= Action item =
Take the entries below and print only the lines from the one with "LPCAD(3,8) core. The" through the one with "Choices of this", exactly as they stand, both ends included.

[Stored data]
----------------------------------------

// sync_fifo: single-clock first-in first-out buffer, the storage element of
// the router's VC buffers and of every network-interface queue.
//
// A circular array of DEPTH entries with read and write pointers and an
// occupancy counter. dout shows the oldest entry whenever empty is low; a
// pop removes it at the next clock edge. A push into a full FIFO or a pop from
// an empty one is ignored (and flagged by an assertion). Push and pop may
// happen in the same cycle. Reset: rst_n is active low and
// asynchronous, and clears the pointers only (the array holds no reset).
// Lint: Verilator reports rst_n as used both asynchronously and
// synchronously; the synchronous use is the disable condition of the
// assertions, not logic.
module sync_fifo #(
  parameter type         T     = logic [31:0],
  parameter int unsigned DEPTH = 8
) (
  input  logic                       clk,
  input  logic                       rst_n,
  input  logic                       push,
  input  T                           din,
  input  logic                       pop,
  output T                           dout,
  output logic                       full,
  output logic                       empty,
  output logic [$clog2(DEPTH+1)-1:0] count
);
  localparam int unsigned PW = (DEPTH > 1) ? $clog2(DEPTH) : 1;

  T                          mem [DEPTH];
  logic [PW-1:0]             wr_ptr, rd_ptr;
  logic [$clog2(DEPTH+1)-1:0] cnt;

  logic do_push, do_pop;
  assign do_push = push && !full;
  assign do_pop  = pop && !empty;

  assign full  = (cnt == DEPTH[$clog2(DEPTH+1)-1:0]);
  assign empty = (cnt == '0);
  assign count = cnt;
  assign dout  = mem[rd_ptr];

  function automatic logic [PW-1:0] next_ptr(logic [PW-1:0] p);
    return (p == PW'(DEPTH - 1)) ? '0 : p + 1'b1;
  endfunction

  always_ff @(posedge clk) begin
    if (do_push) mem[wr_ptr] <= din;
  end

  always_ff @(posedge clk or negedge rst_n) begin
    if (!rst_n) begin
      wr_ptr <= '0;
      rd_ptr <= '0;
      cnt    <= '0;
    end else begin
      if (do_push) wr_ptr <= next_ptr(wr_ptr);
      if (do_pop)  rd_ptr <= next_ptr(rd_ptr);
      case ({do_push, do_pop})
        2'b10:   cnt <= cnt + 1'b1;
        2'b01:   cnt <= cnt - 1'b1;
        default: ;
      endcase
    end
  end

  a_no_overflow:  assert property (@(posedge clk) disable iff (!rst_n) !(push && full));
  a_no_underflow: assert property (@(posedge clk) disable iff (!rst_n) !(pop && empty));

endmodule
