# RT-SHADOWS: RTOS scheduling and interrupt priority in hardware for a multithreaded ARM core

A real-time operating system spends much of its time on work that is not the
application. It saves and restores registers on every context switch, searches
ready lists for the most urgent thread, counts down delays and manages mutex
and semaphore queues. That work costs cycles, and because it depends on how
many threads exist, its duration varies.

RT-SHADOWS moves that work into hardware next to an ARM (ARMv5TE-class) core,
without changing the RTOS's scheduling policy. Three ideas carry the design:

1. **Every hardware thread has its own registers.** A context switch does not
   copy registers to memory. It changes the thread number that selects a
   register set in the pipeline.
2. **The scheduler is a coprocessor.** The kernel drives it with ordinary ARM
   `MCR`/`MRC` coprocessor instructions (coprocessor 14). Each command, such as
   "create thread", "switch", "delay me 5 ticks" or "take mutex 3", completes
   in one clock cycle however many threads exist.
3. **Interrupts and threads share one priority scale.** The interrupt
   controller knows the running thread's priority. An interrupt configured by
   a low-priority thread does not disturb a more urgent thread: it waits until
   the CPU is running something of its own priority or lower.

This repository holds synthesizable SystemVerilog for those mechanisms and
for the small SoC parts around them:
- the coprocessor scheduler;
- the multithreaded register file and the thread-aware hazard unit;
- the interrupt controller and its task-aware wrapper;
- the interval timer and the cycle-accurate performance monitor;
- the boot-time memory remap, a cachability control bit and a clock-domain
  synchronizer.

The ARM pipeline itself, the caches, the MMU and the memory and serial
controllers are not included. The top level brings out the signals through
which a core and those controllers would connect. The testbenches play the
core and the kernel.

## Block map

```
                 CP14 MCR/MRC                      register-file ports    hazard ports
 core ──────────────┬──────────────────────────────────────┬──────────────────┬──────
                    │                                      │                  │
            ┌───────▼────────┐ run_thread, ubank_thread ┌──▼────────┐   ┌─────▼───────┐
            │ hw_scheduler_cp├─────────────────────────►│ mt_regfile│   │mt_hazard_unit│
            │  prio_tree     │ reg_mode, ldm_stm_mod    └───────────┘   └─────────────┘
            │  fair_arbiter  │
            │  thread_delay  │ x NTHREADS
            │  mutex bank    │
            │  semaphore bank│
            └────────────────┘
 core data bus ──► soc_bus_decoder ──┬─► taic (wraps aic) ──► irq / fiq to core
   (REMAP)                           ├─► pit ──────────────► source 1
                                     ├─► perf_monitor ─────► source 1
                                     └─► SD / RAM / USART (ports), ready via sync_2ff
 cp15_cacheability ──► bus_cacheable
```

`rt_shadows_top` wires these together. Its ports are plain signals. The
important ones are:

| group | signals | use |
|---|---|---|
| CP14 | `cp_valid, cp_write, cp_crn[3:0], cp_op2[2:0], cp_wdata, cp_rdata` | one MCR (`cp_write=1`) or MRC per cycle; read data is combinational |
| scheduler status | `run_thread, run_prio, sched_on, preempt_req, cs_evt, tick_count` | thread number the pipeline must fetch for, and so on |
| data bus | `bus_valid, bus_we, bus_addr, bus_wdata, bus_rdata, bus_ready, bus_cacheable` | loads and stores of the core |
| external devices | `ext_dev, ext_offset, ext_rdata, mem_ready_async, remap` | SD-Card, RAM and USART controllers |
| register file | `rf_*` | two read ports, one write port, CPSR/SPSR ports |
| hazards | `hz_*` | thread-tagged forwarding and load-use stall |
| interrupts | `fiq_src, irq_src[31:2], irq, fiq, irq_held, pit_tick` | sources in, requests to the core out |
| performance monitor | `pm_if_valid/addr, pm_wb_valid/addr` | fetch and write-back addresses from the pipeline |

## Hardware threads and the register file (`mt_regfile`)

----------------------------------------

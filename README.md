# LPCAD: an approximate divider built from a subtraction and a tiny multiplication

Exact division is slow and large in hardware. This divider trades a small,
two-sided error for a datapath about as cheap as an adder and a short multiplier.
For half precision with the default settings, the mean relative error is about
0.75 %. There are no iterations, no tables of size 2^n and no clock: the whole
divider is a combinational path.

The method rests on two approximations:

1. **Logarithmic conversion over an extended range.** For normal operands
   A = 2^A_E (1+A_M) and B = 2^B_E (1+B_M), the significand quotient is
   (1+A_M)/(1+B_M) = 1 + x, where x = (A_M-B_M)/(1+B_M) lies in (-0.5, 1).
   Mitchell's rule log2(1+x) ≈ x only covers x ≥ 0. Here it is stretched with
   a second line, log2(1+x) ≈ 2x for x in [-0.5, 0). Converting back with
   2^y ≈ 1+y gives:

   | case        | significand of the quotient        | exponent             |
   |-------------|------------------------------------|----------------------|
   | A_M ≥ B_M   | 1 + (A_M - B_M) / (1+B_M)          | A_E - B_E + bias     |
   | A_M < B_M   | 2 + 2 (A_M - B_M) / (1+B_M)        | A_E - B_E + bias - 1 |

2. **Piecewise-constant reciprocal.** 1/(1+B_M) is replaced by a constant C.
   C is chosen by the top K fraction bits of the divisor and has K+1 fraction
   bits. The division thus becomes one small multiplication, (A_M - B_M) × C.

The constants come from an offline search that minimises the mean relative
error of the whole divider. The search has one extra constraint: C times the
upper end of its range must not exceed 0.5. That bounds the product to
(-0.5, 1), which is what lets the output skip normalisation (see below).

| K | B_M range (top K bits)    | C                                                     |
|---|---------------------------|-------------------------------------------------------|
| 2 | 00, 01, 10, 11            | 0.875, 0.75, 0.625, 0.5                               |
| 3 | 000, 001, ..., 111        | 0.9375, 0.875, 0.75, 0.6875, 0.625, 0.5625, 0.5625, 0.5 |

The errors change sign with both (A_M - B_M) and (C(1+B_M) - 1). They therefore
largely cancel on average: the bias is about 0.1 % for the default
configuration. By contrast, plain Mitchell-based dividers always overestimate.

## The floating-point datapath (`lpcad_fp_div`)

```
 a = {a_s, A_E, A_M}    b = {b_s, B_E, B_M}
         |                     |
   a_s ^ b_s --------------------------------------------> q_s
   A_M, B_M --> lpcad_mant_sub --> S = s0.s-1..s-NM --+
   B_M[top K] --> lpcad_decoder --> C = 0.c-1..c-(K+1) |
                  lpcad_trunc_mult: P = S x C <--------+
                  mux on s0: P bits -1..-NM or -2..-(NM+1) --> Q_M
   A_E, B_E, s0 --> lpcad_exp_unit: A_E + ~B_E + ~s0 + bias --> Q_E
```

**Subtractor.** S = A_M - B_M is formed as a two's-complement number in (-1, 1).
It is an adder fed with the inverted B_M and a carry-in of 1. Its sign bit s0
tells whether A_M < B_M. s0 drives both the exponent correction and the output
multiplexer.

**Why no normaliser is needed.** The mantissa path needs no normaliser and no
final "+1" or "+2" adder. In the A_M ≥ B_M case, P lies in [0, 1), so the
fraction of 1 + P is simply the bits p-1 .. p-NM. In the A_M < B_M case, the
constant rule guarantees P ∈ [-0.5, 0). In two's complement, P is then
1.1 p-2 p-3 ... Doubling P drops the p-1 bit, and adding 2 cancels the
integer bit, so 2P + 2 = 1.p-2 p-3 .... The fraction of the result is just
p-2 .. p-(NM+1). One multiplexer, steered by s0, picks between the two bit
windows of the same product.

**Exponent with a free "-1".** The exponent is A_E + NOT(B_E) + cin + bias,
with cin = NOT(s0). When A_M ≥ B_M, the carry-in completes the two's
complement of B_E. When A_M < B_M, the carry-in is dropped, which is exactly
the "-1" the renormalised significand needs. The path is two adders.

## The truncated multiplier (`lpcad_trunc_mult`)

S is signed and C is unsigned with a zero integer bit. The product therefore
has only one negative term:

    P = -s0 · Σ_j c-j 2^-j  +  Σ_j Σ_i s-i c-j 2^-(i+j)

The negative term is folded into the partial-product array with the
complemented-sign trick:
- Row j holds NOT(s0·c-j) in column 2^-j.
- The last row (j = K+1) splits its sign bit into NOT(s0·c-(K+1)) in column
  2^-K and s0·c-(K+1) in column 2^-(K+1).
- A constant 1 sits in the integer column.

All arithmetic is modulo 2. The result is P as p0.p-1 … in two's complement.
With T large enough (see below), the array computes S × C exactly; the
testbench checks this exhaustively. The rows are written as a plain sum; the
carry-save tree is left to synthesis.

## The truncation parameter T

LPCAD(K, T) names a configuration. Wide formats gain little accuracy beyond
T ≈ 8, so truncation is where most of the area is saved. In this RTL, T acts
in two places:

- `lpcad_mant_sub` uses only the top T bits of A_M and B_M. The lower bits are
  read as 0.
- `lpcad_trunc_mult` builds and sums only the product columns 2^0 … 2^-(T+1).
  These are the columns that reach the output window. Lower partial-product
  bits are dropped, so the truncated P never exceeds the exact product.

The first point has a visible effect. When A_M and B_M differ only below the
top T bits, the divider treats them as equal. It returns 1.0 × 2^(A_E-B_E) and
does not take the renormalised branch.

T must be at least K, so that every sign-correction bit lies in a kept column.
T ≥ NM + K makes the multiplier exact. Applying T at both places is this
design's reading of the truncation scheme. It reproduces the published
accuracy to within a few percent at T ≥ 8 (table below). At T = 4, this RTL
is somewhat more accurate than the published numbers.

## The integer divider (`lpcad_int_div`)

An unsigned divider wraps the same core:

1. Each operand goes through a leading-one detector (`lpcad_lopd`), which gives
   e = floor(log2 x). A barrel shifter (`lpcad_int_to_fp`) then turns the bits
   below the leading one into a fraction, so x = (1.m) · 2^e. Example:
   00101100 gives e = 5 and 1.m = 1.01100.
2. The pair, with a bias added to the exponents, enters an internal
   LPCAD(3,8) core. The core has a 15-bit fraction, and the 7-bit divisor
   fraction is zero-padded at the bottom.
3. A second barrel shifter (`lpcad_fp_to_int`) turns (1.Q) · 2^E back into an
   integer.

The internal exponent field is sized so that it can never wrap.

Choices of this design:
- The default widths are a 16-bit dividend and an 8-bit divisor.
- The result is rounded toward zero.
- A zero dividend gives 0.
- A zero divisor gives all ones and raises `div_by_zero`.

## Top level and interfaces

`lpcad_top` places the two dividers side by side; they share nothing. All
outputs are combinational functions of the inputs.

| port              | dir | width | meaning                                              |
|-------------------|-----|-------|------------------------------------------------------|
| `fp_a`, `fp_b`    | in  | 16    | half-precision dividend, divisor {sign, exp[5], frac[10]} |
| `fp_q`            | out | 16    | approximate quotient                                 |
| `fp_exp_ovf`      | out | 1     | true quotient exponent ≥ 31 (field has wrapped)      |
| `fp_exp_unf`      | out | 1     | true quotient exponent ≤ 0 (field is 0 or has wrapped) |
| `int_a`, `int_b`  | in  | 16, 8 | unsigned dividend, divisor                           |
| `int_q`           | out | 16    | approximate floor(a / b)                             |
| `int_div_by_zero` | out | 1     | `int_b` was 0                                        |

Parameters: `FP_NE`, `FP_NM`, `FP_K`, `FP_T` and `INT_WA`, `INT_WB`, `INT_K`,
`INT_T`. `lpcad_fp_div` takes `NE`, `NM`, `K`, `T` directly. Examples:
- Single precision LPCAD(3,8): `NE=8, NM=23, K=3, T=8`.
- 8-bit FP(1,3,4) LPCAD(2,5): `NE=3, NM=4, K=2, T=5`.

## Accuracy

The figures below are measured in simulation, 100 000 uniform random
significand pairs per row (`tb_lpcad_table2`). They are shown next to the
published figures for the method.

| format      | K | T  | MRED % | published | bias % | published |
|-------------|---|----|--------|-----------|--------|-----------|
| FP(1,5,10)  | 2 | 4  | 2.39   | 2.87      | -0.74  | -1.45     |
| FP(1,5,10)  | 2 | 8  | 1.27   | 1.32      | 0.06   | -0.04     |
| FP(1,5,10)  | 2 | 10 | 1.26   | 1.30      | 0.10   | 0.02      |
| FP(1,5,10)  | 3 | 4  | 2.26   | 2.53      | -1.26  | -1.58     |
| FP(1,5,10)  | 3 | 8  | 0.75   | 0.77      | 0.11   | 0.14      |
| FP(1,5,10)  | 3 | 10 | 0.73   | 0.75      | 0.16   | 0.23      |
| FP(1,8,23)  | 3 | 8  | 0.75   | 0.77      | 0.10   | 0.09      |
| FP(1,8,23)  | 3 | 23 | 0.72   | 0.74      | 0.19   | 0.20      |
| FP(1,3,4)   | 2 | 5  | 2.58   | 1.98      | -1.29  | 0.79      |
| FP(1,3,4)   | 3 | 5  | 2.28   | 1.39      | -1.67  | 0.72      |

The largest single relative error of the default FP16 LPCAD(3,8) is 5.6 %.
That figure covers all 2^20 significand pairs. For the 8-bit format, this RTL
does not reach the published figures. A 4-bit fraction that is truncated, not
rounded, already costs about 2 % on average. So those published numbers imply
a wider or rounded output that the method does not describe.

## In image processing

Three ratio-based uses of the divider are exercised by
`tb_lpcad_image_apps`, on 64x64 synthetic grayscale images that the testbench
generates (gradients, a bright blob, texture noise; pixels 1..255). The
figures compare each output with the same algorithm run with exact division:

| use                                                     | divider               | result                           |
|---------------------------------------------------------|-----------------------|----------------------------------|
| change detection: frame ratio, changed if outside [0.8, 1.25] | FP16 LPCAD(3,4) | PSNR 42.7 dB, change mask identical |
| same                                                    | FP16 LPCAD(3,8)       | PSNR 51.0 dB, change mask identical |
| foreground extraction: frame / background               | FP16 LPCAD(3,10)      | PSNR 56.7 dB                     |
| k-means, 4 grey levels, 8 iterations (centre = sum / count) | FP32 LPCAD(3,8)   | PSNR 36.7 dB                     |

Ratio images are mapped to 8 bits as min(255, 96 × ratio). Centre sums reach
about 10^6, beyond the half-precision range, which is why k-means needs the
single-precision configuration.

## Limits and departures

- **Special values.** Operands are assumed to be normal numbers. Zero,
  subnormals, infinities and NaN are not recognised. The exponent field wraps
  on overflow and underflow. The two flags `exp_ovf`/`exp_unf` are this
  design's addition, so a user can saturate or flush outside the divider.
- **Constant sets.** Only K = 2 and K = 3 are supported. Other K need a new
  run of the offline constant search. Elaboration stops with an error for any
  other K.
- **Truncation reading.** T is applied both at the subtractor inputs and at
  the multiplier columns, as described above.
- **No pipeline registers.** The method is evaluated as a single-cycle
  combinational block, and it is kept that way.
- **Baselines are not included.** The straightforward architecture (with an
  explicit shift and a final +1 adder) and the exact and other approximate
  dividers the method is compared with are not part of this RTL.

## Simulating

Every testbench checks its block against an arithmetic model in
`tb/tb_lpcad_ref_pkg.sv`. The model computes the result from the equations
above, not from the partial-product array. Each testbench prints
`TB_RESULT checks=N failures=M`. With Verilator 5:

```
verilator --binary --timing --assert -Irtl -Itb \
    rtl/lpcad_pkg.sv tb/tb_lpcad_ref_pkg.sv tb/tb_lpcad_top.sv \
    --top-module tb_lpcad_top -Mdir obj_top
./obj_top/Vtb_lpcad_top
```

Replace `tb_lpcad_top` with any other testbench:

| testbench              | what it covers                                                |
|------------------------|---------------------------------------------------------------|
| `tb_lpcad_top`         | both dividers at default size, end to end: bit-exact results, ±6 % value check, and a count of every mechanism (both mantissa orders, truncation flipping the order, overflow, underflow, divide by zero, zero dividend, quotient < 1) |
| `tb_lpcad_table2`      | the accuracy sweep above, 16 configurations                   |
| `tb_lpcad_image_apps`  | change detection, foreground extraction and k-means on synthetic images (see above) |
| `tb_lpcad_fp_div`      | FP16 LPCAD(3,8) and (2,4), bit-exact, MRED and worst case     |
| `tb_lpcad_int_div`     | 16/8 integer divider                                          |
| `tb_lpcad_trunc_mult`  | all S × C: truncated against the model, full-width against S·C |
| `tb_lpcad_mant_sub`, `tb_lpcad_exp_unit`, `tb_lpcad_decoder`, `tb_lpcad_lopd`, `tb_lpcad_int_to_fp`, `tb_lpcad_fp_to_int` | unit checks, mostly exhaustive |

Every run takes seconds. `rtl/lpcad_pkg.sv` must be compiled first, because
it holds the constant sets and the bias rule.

----------------------------------------

= Exercise result =
   LPCAD(3,8) core. The core has a 15-bit fraction, and the 7-bit divisor
   fraction is zero-padded at the bottom.
3. A second barrel shifter (`lpcad_fp_to_int`) turns (1.Q) · 2^E back into an
   integer.

The internal exponent field is sized so that it can never wrap.

Choices of this design:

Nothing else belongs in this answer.